# First rebuild



## PerryD (Nov 19, 2018)

I have had my rack PC for 10 years! Purrrfect Audio built it in 2008. It has been truly trouble free! Thank you Jim.  I am considering having him do the upgrade. His pricing is very fair and I can't deny his expertise. _Shipping_ is my only concern. It is a heavy & bulky beast! Georgia to Ohio. Ha! I even considered driving it there myself. My vision is too poor to try rebuilding it myself. It seems any advice on Youtube is from a gaming perspective. I don't want RGB or overclocking. I want to do an i7-8700k but maybe the 8700 would be better, since I won't be overclocking. Motherboards...wow, so many opinions out there! The 10 year old Gigabyte I have seems to have held up pretty well. Again, the higher quality Gigabyte MB's seem to be aimed at gamers.
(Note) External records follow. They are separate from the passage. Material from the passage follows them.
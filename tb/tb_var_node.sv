// tb_var_node: checks the variable node at degrees 2, 3 and 6 against an
// integer reference: total = llr + sum(r), q[k] = clamp(total - r[k]),
// post = clamp(total), x = (total < 0), registered on en.
module tb_var_node;
  int checks = 0, failures = 0;
  logic clk = 1'b0;
  always #5 clk = ~clk;

  localparam int PREC = 4;
  logic en;
  logic signed [PREC-1:0] llr;
  logic signed [PREC-1:0] r2 [2], q2 [2], r3 [3], q3 [3], r6 [6], q6 [6];
  logic signed [PREC-1:0] p2, p3, p6;
  logic x2, x3, x6;

  var_node #(.DEG(2), .PREC(PREC)) dut2 (.clk(clk), .en(en), .llr(llr), .r(r2), .q(q2), .post(p2), .x(x2));
  var_node #(.DEG(3), .PREC(PREC)) dut3 (.clk(clk), .en(en), .llr(llr), .r(r3), .q(q3), .post(p3), .x(x3));
  var_node #(.DEG(6), .PREC(PREC)) dut6 (.clk(clk), .en(en), .llr(llr), .r(r6), .q(q6), .post(p6), .x(x6));

  function automatic int clamp(int v);
    return (v > 7) ? 7 : (v < -7) ? -7 : v;
  endfunction

  task automatic check_one(string tag, int l, int rv [], logic signed [PREC-1:0] q [], int post, logic x);
    int total = l;
    foreach (rv[k]) total += rv[k];
    foreach (rv[k]) begin
      checks++;
      if (int'(q[k]) != clamp(total - rv[k])) begin
        failures++;
        if (failures < 10) $display("FAIL %s q[%0d]=%0d exp %0d", tag, k, q[k], clamp(total - rv[k]));
      end
    end
    checks++;
    if (post != clamp(total)) begin failures++; $display("FAIL %s post %0d exp %0d", tag, post, clamp(total)); end
    checks++;
    if (x != (total < 0)) begin failures++; $display("FAIL %s x %0b total %0d", tag, x, total); end
  endtask

  int l, v2 [], v3 [], v6 [];
  logic signed [PREC-1:0] c2 [], c3 [], c6 [];

  initial begin
    v2 = new[2]; v3 = new[3]; v6 = new[6]; c2 = new[2]; c3 = new[3]; c6 = new[6];
    en = 1'b0;
    for (int n = 0; n < 3000; n++) begin
      l = int'($urandom_range(14)) - 7;
      llr = PREC'(l);
      foreach (v2[k]) begin v2[k] = int'($urandom_range(14)) - 7; r2[k] = PREC'(v2[k]); end
      foreach (v3[k]) begin v3[k] = int'($urandom_range(14)) - 7; r3[k] = PREC'(v3[k]); end
      foreach (v6[k]) begin v6[k] = int'($urandom_range(14)) - 7; r6[k] = PREC'(v6[k]); end
      en = 1'b1;
      @(posedge clk); #1;
      foreach (c2[k]) c2[k] = q2[k];
      foreach (c3[k]) c3[k] = q3[k];
      foreach (c6[k]) c6[k] = q6[k];
      check_one("deg2", l, v2, c2, int'(p2), x2);
      check_one("deg3", l, v3, c3, int'(p3), x3);
      check_one("deg6", l, v6, c6, int'(p6), x6);
      // Hold with en low.
      if (n % 100 == 0) begin
        en = 1'b0;
        llr = -llr;
        foreach (r3[k]) r3[k] = -r3[k];
        @(posedge clk); #1;
        checks++;
        if (x3 != ((l + v3[0] + v3[1] + v3[2]) < 0)) failures++;
      end
    end
    $display("TB_RESULT checks=%0d failures=%0d", checks, failures);
    $finish;
  end

  initial begin
    repeat (20000) @(posedge clk);
    failures++;
    $display("watchdog expired");
    $display("TB_RESULT checks=%0d failures=%0d", checks, failures);
    $finish;
  end
endmodule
Is there a great MB _without_ RGB? I guess I will instead build a very high quality shipping box and leave it to an expert. :/


----------



## Shad0wLandsUK (Nov 19, 2018)

I use this website and it is great for those who want to compare builds, put together a reference build that will be compatible etc: https://pcpartpicker.com/


----------



## Shad0wLandsUK (Nov 19, 2018)

Shad0wLandsUK said:


> I use this website and it is great for those who want to compare builds, put together a reference build that will be compatible etc: https://pcpartpicker.com/


If you would like any advice on building. components or technical advice just let me know 

Would be happy to help


----------



## Pictus (Nov 20, 2018)

Sadly the best motherboards do have RGB LEDs...
The new Gigabyte Z390 Designare is +- $270, has a good VRM implementation capable to handle the new Core i9-9900K and the most interesting part is the built-in Thunderbolt 3 ports.
https://www.tomshardware.com/news/gigabyte-z390-designare-motherboard-specs,38005.html




Modest overclock poses no problem...
For audio workloads is better to set all cores to the same speed, so setting all the 6 cores of the i7-8700k to 4.7Ghz is a good idea...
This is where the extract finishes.